A. "Ray" Royalty is a retired major general of the United States Army Reserve.

==Personal life==
A. "Ray" Royalty is the son of a Vietnam veteran (United States Army).

In 1983, Royalty received his Bachelor of Science from the United States Military Academy in West Point, New York. He later received a Master of Arts degree from Webster University, a Master of Business Administration from Winthrop University, a Master of Strategic Studies from the United States Army War College, and a doctorate in human and organizational learning from George Washington University.

As of August 2017, Royalty and his wife Teena had one daughter, Morgan (a graduate student at Boston University).

==US Army==
Upon his graduation from the Academy, Royalty was commissioned into the Infantry Branch of the United States Army.

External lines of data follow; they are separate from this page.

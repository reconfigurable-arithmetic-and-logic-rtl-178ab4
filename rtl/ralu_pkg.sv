// Shared types and constants of the reconfigurable ALU (R-ALU).
//
// The R-ALU is one functional unit that works either as a 64-bit integer
// ALU (ADD, SUB, SLL, SRL and logic operations, one pipeline stage) or as a
// double-precision IEEE 754 floating-point adder (three pipeline stages).
// This package holds the operation encoding, the mode of a reconfigurable
// stage, the instruction classes seen by the steering logic and the
// reservation-station entry format. The operation list follows the
// document; NOR, the numeric encodings and the entry layout are choices of
// this design.
package ralu_pkg;

  localparam int unsigned XLEN     = 64;   // integer data path width
  localparam int unsigned EXP_W    = 11;   // double-precision exponent
  localparam int unsigned FRAC_W   = 52;   // double-precision fraction
  localparam int unsigned GUARD_W  = 2;    // guard bits below the significand
  localparam int unsigned SIG_W    = 56;   // bits of adder/shifter used in FP mode:
                                           // carry, 53-bit significand, guard bits
  localparam int unsigned SHAMT_W  = 6;    // shift amount / LOP count width
  localparam int unsigned TAG_W    = 7;    // rename tag width (assumed)

  // Operations executed by the R-ALU.
  typedef enum logic [3:0] {
    OP_ADD   = 4'd0,
    OP_SUB   = 4'd1,
    OP_AND   = 4'd2,
    OP_OR    = 4'd3,
    OP_XOR   = 4'd4,
    OP_NOR   = 4'd5,
    OP_SLL   = 4'd6,
    OP_SRL   = 4'd7,
    OP_FADD  = 4'd8
  } ralu_op_e;

  // Configuration of one reconfigurable stage (the programmable switches).
  typedef enum logic {
    MODE_INT = 1'b0,
    MODE_FP  = 1'b1
  } ralu_mode_e;

  // Which hardware an operation uses, for the reconfiguration control.
  typedef enum logic [1:0] {
    CLS_LOG   = 2'd0,   // logic unit only
    CLS_ADD   = 2'd1,   // adder (stage 2) in integer mode
    CLS_SHIFT = 2'd2,   // barrel shifter (stage 1) in integer mode
    CLS_FADD  = 2'd3    // stage 1 then stage 2, floating-point mode
  } ralu_cls_e;

  // Decoded instruction classes seen by the steering logic at dispatch.
  typedef enum logic [2:0] {
    IC_NONE  = 3'd0,    // empty dispatch slot
    IC_IALU  = 3'd1,    // integer op the R-ALU can run (add/sub/logic/shift)
    IC_IOTH  = 3'd2,    // other integer op (branch, mul, div, ...)
    IC_MEM   = 3'd3,    // load/store: address generation
    IC_FADD  = 3'd4,    // floating-point add
    IC_FOTH  = 3'd5     // other floating-point op (mul, div, sqrt)
  } instr_cls_e;

  // One operation as held in the R-ALU reservation station.
  typedef struct packed {
    ralu_op_e              op;
    logic [SHAMT_W-1:0]    shamt;     // shift amount from the instruction
    logic                  agen;      // address generation for a memory op
    logic [TAG_W-1:0]      dst_tag;   // tag of the result (or of the LSU entry)
    logic                  a_rdy;
    logic [TAG_W-1:0]      a_tag;
    logic [XLEN-1:0]       a_val;
    logic                  b_rdy;
    logic [TAG_W-1:0]      b_tag;
    logic [XLEN-1:0]       b_val;
  } rs_entry_t;

  // One decoded and renamed instruction of a dispatch group, as presented
  // to the steering logic. For a load/store, a is the base register and b
  // the offset; the R-ALU then computes a + b.
  typedef struct packed {
    instr_cls_e            cls;
    ralu_op_e              op;        // meaningful for IC_IALU and IC_FADD
    logic [SHAMT_W-1:0]    shamt;
    logic [TAG_W-1:0]      dst_tag;
    logic                  a_rdy;
    logic [TAG_W-1:0]      a_tag;
    logic [XLEN-1:0]       a_val;
    logic                  b_rdy;
    logic [TAG_W-1:0]      b_tag;
    logic [XLEN-1:0]       b_val;
  } disp_slot_t;

  function automatic ralu_cls_e op_class(ralu_op_e op);
    case (op)
      OP_ADD, OP_SUB: return CLS_ADD;
      OP_SLL, OP_SRL: return CLS_SHIFT;
      OP_FADD:        return CLS_FADD;
      default:        return CLS_LOG;
    endcase
  endfunction

endpackage
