// 64-bit compound adder/subtractor of the R-ALU (second pipeline stage).
//
// It is the 54-bit significand adder of a floating-point adder widened to
// 64 bits. It returns both sum = x + y' + cin and sum+1, where y' is y or
// its one's complement, plus the carry out of sum. Integer ADD uses sum
// with y' = y, cin = 0; integer SUB uses sum with y' = ~y, cin = 1.
// A floating-point effective subtraction uses y' = ~y, cin = 0, and the
// "sel 1comp" stage then takes sum+1 (x >= y) or ~sum (x < y).
// Written as behavioural additions; the document assumes a carry-lookahead
// adder, which a synthesis tool picks. Combinational.
module ralu_addsub
  import ralu_pkg::*;
(
  input  logic [XLEN-1:0] x,
  input  logic [XLEN-1:0] y,
  input  logic            inv_y,
  input  logic            cin,
  output logic [XLEN-1:0] sum,
  output logic [XLEN-1:0] sum1,     // sum + 1
  output logic            cy        // carry out of sum
);
  logic [XLEN-1:0] yy;
  logic [XLEN:0]   s;
  always_comb begin
    yy   = inv_y ? ~y : y;
    s    = {1'b0, x} + {1'b0, yy} + {{XLEN{1'b0}}, cin};
    sum  = s[XLEN-1:0];
    cy   = s[XLEN];
    sum1 = sum + XLEN'(1);
  end
endmodule
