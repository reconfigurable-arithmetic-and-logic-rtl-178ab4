// Testbench of the compound adder: sum, sum+1 and carry for random and
// carry-chain corner operands, in all four inv_y/cin settings.
module tb_ralu_addsub;
  import ralu_pkg::*;
  logic [63:0] x, y, sum, sum1;
  logic inv_y, cin, cy;
  int checks = 0, failures = 0;
  ralu_addsub dut (.*);
  initial begin
    for (int i = 0; i < 8000; i++) begin
      logic [64:0] r;
      logic [63:0] yy;
      x = {$urandom, $urandom}; y = {$urandom, $urandom};
      if (i % 7 == 0) y = ~x;
      if (i % 11 == 0) y = x;
      inv_y = 1'(i); cin = 1'(i >> 1);
      #1;
      yy = inv_y ? ~y : y;
      r = 65'(x) + 65'(yy) + 65'(cin);
      checks++;
      if (sum !== r[63:0] || cy !== r[64] || sum1 !== r[63:0] + 64'd1) begin
        failures++;
        $display("FAIL x=%h y=%h inv=%0b cin=%0b", x, y, inv_y, cin);
      end
    end
    $display("TB_RESULT checks=%0d failures=%0d", checks, failures);
    $finish;
  end
  initial begin
    #1000000;
    failures++;
    $display("TB_RESULT checks=%0d failures=%0d", checks, failures);
    $finish;
  end
endmodule
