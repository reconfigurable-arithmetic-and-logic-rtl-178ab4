// 64-bit logarithmic barrel shifter of the R-ALU.
//
// It replaces the 54-bit alignment right shifter of a plain floating-point
// adder. Floating-point mode uses it as a right shifter of the smaller
// significand; integer mode uses it for SLL and SRL. Six stages of 2:1
// multiplexers shift by 1, 2, 4, ..., 32 bit positions; zeros are shifted
// in. A left shift is done as a right shift of the bit-reversed word, so
// one multiplexer tree serves both directions. Combinational.
module ralu_barrel_shifter
  import ralu_pkg::*;
(
  input  logic [XLEN-1:0]    din,
  input  logic [SHAMT_W-1:0] shamt,
  input  logic               left,     // 1: shift left (SLL), 0: shift right
  output logic [XLEN-1:0]    dout
);
  logic [XLEN-1:0] stage [SHAMT_W+1];

  function automatic logic [XLEN-1:0] rev(input logic [XLEN-1:0] v);
    for (int i = 0; i < XLEN; i++) rev[i] = v[XLEN-1-i];
  endfunction

  always_comb begin
    stage[0] = left ? rev(din) : din;
    for (int s = 0; s < SHAMT_W; s++)
      stage[s+1] = shamt[s] ? (stage[s] >> (1 << s)) : stage[s];
    dout = left ? rev(stage[SHAMT_W]) : stage[SHAMT_W];
  end
endmodule
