// Testbench of the barrel shifter: every shift amount in both directions
// on random words, against the shift operators.
module tb_ralu_barrel_shifter;
  import ralu_pkg::*;
  logic [63:0] din, dout;
  logic [5:0]  shamt;
  logic        left;
  int checks = 0, failures = 0;
  ralu_barrel_shifter dut (.*);
  initial begin
    for (int i = 0; i < 8000; i++) begin
      din = {$urandom, $urandom}; shamt = 6'(i); left = 1'(i >> 6);
      #1;
      checks++;
      if (dout !== (left ? din << shamt : din >> shamt)) begin
        failures++;
        $display("FAIL din=%h shamt=%0d left=%0b dout=%h", din, shamt, left, dout);
      end
    end
    $display("TB_RESULT checks=%0d failures=%0d", checks, failures);
    $finish;
  end
  initial begin
    #1000000;
    failures++;
    $display("TB_RESULT checks=%0d failures=%0d", checks, failures);
    $finish;
  end
endmodule
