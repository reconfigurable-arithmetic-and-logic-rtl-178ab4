// Stage-1 exponent comparison of the R-ALU floating-point path.
//
// Both differences A-B and B-A of the two exponent fields are formed in
// parallel, as in the document's datapath drawing; the sign of A-B picks
// the larger exponent (the exponent multiplexer) and the positive
// difference becomes the alignment shift of the smaller operand (the shift
// multiplexer, which feeds the barrel shifter through switch RS1b). When
// A-B is negative the operands must be swapped. Purely combinational.
//
// Exponent field 0 (zero or subnormal) is taken as exponent 1, so that
// subnormal inputs line up correctly; the shift amount saturates at 63,
// which clears any significand in the adder window. Both of these are
// choices of this design.
module ralu_expdiff
  import ralu_pkg::*;
(
  input  logic [EXP_W-1:0]   ea,        // exponent field of operand A
  input  logic [EXP_W-1:0]   eb,        // exponent field of operand B
  output logic               swap,      // 1: |B| has the larger exponent
  output logic [SHAMT_W-1:0] shamt,     // alignment right shift of the smaller operand
  output logic [EXP_W-1:0]   e_big      // larger (effective) exponent
);
  logic [EXP_W-1:0] ea_e, eb_e;
  logic [EXP_W:0]   d_ab, d_ba;         // one extra bit: borrow
  logic [EXP_W-1:0] d_sel;

  always_comb begin
    ea_e  = (ea == '0) ? EXP_W'(1) : ea;
    eb_e  = (eb == '0) ? EXP_W'(1) : eb;
    d_ab  = {1'b0, ea_e} - {1'b0, eb_e};
    d_ba  = {1'b0, eb_e} - {1'b0, ea_e};
    swap  = d_ab[EXP_W];
    d_sel = swap ? d_ba[EXP_W-1:0] : d_ab[EXP_W-1:0];
    shamt = (d_sel > EXP_W'(63)) ? SHAMT_W'(63) : d_sel[SHAMT_W-1:0];
    e_big = swap ? eb_e : ea_e;
  end
endmodule
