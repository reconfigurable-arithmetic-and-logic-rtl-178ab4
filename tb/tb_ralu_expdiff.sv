// Testbench of the exponent compare: random and corner exponent pairs are
// checked against the swap, saturated shift and larger exponent worked out
// with integer arithmetic.
module tb_ralu_expdiff;
  import ralu_pkg::*;
  logic [10:0] ea, eb, e_big;
  logic        swap;
  logic [5:0]  shamt;
  int checks = 0, failures = 0;

  ralu_expdiff dut (.*);

  task automatic check1();
    int a_e, b_e, d, ref_sh;
    #1;
    a_e = (ea == 0) ? 1 : int'(ea);
    b_e = (eb == 0) ? 1 : int'(eb);
    d = (a_e >= b_e) ? a_e - b_e : b_e - a_e;
    ref_sh = (d > 63) ? 63 : d;
    checks++;
    if (swap != (b_e > a_e) || int'(shamt) != ref_sh || int'(e_big) != ((a_e >= b_e) ? a_e : b_e)) begin
      failures++;
      $display("FAIL ea=%0d eb=%0d: swap %0b shamt %0d e_big %0d", ea, eb, swap, shamt, e_big);
    end
  endtask

  initial begin
    ea = 0; eb = 0; check1();
    ea = 0; eb = 1; check1();
    ea = 2047; eb = 0; check1();
    ea = 100; eb = 163; check1();
    ea = 100; eb = 164; check1();
    for (int i = 0; i < 20000; i++) begin
      ea = 11'($urandom);
      eb = ($urandom_range(0, 1)) ? 11'($urandom) : ea + 11'($urandom_range(0, 80)) - 11'd40;
      check1();
    end
    $display("TB_RESULT checks=%0d failures=%0d", checks, failures);
    $finish;
  end
  initial begin
    #1000000;
    failures++;
    $display("TB_RESULT checks=%0d failures=%0d", checks, failures);
    $finish;
  end
endmodule
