// Logic unit of the R-ALU, used in integer mode only.
//
// Bitwise AND, OR, XOR and NOR of the two 64-bit operands A1 and B1. The
// document lists "OR, AND, XOR, ..."; NOR is added because the host
// instruction set (MIPS) has it. Any other operation code gives 0.
// Combinational; the result goes to the integer result bus.
module ralu_logic_unit
  import ralu_pkg::*;
(
  input  ralu_op_e        op,
  input  logic [XLEN-1:0] a,
  input  logic [XLEN-1:0] b,
  output logic [XLEN-1:0] y
);
  always_comb begin
    case (op)
      OP_AND:  y = a & b;
      OP_OR:   y = a | b;
      OP_XOR:  y = a ^ b;
      OP_NOR:  y = ~(a | b);
      default: y = '0;
    endcase
  end
endmodule
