// Testbench of the logic unit: AND, OR, XOR and NOR on random operands,
// checked bit by bit against truth tables.
module tb_ralu_logic_unit;
  import ralu_pkg::*;
  ralu_op_e op;
  logic [63:0] a, b, y;
  int checks = 0, failures = 0;
  ralu_logic_unit dut (.*);
  initial begin
    for (int i = 0; i < 4000; i++) begin
      logic [3:0] tt;
      a = {$urandom, $urandom}; b = {$urandom, $urandom};
      case (i % 4)
        0: begin op = OP_AND; tt = 4'b1000; end
        1: begin op = OP_OR;  tt = 4'b1110; end
        2: begin op = OP_XOR; tt = 4'b0110; end
        default: begin op = OP_NOR; tt = 4'b0001; end
      endcase
      #1;
      checks++;
      for (int k = 0; k < 64; k++)
        if (y[k] !== tt[{a[k], b[k]}]) begin
          failures++;
          $display("FAIL op=%s bit %0d", op.name(), k);
          break;
        end
    end
    $display("TB_RESULT checks=%0d failures=%0d", checks, failures);
    $finish;
  end
  initial begin
    #1000000;
    failures++;
    $display("TB_RESULT checks=%0d failures=%0d", checks, failures);
    $finish;
  end
endmodule
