// Leading-one predictor (LOP) of the R-ALU floating-point path.
//
// Works on the A2/B2 significands (SIG_W-bit window) in parallel with the
// adder and predicts the number of leading zeros of the magnitude of the
// result, i.e. the normalisation left shift (6 bits). The operands are
// extended with a zero sign bit; for an effective subtraction B2 is
// inverted, exactly as at the adder input. An indicator string f marks
// each position where the leading digit of x + y can sit (the
// Schmookler-Nowka formula, computed from the per-bit propagate t,
// generate g and zero z signals); its leading one is then encoded. The
// prediction can be one position off in either direction; the left
// shifter corrects it. The document names the block and its 6-bit output
// only: the formula is this design's choice. Combinational.
module ralu_lop
  import ralu_pkg::*;
(
  input  logic [SIG_W-1:0]   a2,
  input  logic [SIG_W-1:0]   b2,
  input  logic               eff_sub,
  output logic [SHAMT_W-1:0] lzc_pred   // SIG_W when the indicator is empty
);
  localparam int unsigned N = SIG_W + 1;
  logic [N-1:0] x, y, t, g, z;
  logic [SIG_W-1:0] f;

  always_comb begin
    x = {1'b0, a2};
    y = eff_sub ? ~{1'b0, b2} : {1'b0, b2};
    t = x ^ y;
    g = x & y;
    z = ~x & ~y;
    for (int i = 0; i < SIG_W; i++) begin
      logic gm, zm;
      gm = (i > 0) ? g[i-1] : 1'b0;
      zm = (i > 0) ? z[i-1] : 1'b1;
      f[i] = ( t[i+1] & ((g[i] & ~zm) | (z[i] & ~gm)))
           | (~t[i+1] & ((z[i] & ~zm) | (g[i] & ~gm)));
    end
    lzc_pred = SHAMT_W'(SIG_W);
    for (int i = 0; i < SIG_W; i++)
      if (f[i]) lzc_pred = SHAMT_W'(SIG_W - 1 - i);
  end
endmodule
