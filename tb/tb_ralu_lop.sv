// Testbench of the leading-one predictor: for additions and subtractions
// of random 53-bit significands (with many near-cancellations) the
// prediction must be within one of the true leading-zero count of the
// magnitude of the result, counted in the SIG_W-bit window. Both errors
// occur, and the exact count must be the most common case.
module tb_ralu_lop;
  import ralu_pkg::*;
  logic [SIG_W-1:0] a2, b2;
  logic eff_sub;
  logic [5:0] lzc_pred;
  int checks = 0, failures = 0, exact = 0;
  ralu_lop dut (.*);

  function automatic int lzcw(logic [SIG_W-1:0] v);
    for (int p = SIG_W-1; p >= 0; p--) if (v[p]) return SIG_W - 1 - p;
    return SIG_W;
  endfunction

  initial begin
    for (int i = 0; i < 20000; i++) begin
      logic [SIG_W-1:0] m;
      int t, d;
      a2 = SIG_W'({($urandom_range(0, 1) ? 1'b1 : 1'b0), 20'($urandom), $urandom}) << GUARD_W;
      b2 = (SIG_W'({1'b1, 20'($urandom), $urandom}) << GUARD_W) >> $urandom_range(0, 6);
      case (i % 4)
        0: b2 = a2 ^ SIG_W'($urandom_range(0, 255));
        1: b2 = a2 + SIG_W'($urandom_range(0, 3));
        default: ;
      endcase
      if (i % 2 == 1) {a2, b2} = {b2, a2};
      eff_sub = (i % 3 != 0);
      #1;
      m = eff_sub ? ((a2 > b2) ? a2 - b2 : b2 - a2) : a2 + b2;
      t = lzcw(m);
      d = t - int'(lzc_pred);
      checks++;
      if (d == 0) exact++;
      if (m != 0 && (d < -1 || d > 1)) begin
        failures++;
        $display("FAIL a2=%h b2=%h sub=%0b true %0d predicted %0d", a2, b2, eff_sub, t, lzc_pred);
      end
    end
    checks++;
    if (exact < 10000) begin failures++; $display("FAIL only %0d exact predictions", exact); end
    $display("TB_RESULT checks=%0d failures=%0d", checks, failures);
    $finish;
  end
  initial begin
    #1000000;
    failures++;
    $display("TB_RESULT checks=%0d failures=%0d", checks, failures);
    $finish;
  end
endmodule
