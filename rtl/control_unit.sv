// control_unit: main decoder of the single-cycle R-type processor.
//
// Combinational. Receives the opcode, funct3 and funct7 fields of the
// instruction being executed and produces the two control signals of the
// datapath: alu_control[3:0], which selects the ALU operation, and
// regwrite_control, which lets the ALU result be written to rd at the next
// clock edge. funct3/funct7 are mapped to an ALU operation by the
// alu_decoder submodule.
//
// Only the register-register opcode 7'b0110011 is executed. An instruction
// with any other opcode, or an R-type encoding outside the supported set,
// leaves regwrite_control low, so it does nothing but advance the PC; that
// handling of unsupported encodings is this design's choice.
module control_unit
  import rv_pkg::*;
(
  input  logic [6:0] opcode,
  input  logic [2:0] funct3,
  input  logic [6:0] funct7,
  output logic [3:0] alu_control,
  output logic       regwrite_control
);

  logic funct_valid;

  alu_decoder u_alu_decoder (
    .funct3      (funct3),
    .funct7      (funct7),
    .alu_control (alu_control),
    .valid       (funct_valid)
  );

  assign regwrite_control = (opcode == OPCODE_OP) && funct_valid;

endmodule
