// tb_control_unit: test of the main decoder.
// Applies every funct3/funct7 pair under the R-type opcode and under a set
// of other opcodes (including the I/S/B/U/J major opcodes of RISC-V) and
// checks regwrite_control and, for supported R-type instructions, the ALU
// code against an independent table.
module tb_control_unit;
  logic [6:0] opcode, funct7;
  logic [2:0] funct3;
  logic [3:0] alu_control;
  logic       regwrite_control;
  int checks = 0, failures = 0;
  logic clk = 1'b0;

  control_unit dut (.opcode(opcode), .funct3(funct3), .funct7(funct7),
                    .alu_control(alu_control), .regwrite_control(regwrite_control));

  always #5 clk = ~clk;
  initial begin : watchdog
    repeat (10000) @(posedge clk);
    failures++;
    $display("TB_RESULT checks=%0d failures=%0d", checks, failures);
    $finish;
  end

  function automatic int expected(input logic [6:0] f7, input logic [2:0] f3);
    case ({f7, f3})
      {7'h00, 3'd0}: return 0;   // add
      {7'h20, 3'd0}: return 1;   // sub
      {7'h00, 3'd7}: return 2;   // and
      {7'h00, 3'd6}: return 3;   // or
      {7'h00, 3'd2}: return 4;   // slt
      {7'h01, 3'd0}: return 5;   // mul
      {7'h00, 3'd4}: return 6;   // xor
      {7'h00, 3'd1}: return 7;   // sll
      {7'h00, 3'd5}: return 8;   // srl
      {7'h20, 3'd5}: return 9;   // sra
      {7'h00, 3'd3}: return 10;  // sltu
      default:       return -1;
    endcase
  endfunction

  logic [6:0] others [8] = '{7'b0010011, 7'b0000011, 7'b0100011, 7'b1100011,
                             7'b0110111, 7'b1101111, 7'b0000000, 7'b0110010};

  initial begin
    for (int f7 = 0; f7 < 128; f7++) begin
      for (int f3 = 0; f3 < 8; f3++) begin
        int e;
        opcode = 7'b0110011; funct7 = 7'(f7); funct3 = 3'(f3);
        #1;
        e = expected(funct7, funct3);
        checks++;
        if (regwrite_control !== (e >= 0) || (e >= 0 && alu_control !== 4'(e))) begin
          failures++;
          $display("FAIL R f7=%h f3=%0d got %0d/%b exp %0d", f7, f3, alu_control, regwrite_control, e);
        end
        foreach (others[k]) begin
          opcode = others[k];
          #1;
          checks++;
          if (regwrite_control !== 1'b0) begin
            failures++;
            $display("FAIL opcode %b writes", opcode);
          end
        end
      end
    end
    $display("TB_RESULT checks=%0d failures=%0d", checks, failures);
    $finish;
  end
endmodule
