// datapath: register file plus ALU with the write-back loop.
//
// The two source register numbers select the operands (DATA1, DATA2) that
// feed the ALU; the ALU performs the operation chosen by alu_control and its
// result is fed back as the register file's write data, stored into
// write_reg at the rising clock edge when regwrite is high. An instruction
// therefore reads, computes and writes back in one clock cycle.
// zero_flag reports a zero ALU result. write_data is also brought out so the
// result can be observed.
module datapath
  import rv_pkg::*;
(
  input  logic             clock,
  input  logic             reset,
  input  logic [3:0]       alu_control,
  input  logic [REG_AW-1:0] read_reg_num1,
  input  logic [REG_AW-1:0] read_reg_num2,
  input  logic [REG_AW-1:0] write_reg,
  input  logic             regwrite,
  output logic             zero_flag,
  output logic [XLEN-1:0]  write_data
);

  logic [XLEN-1:0] read_data1, read_data2;

  register_file u_register_file (
    .clock         (clock),
    .reset         (reset),
    .read_reg_num1 (read_reg_num1),
    .read_reg_num2 (read_reg_num2),
    .write_reg     (write_reg),
    .write_data    (write_data),
    .regwrite      (regwrite),
    .read_data1    (read_data1),
    .read_data2    (read_data2)
  );

  alu u_alu (
    .a           (read_data1),
    .b           (read_data2),
    .alu_control (alu_control),
    .result      (write_data),
    .zero_flag   (zero_flag)
  );

endmodule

In the United States Army Reserve, Royalty was an aide-de-camp for the 94th Army Reserve Command at Hanscom Air Force Base, chief of staff for the 81st Regional Readiness Group at Fort Jackson, commander of the 98th Training Division's first brigade at Fort Benning, deputy chief of operations and deputy commanding general of the 108th Training Command in Charlotte, North Carolina, commanding general of the 95th Training Division at Fort Sill, and director of "G-34, Army Protection" at Department of the Army headquarters in Washington, D.C.

On active duty, Royalty served with the 5th Infantry Division, 75th Ranger Regiment, 10th Mountain Division, and The Pentagon. With the 1st Infantry Division, Royalty was a senior combat advisor during the Iraq War troop surge of 2007.

By August 2017, Royalty was a major general and commanding the 84th Training Command at Fort Knox. From September 2019 through October 2020, he was the deputy chief of staff for United States Army Training and Doctrine Command.

Royalty retired as a major general in October 2020 at Joint Base Langley–Eustis. Among his awards and decorations, he received a Parachutist Badge, Air Assault Badge, Pathfinder Badge, Ranger Tab, Combat Infantryman Badge, and Army Staff Identification Badge.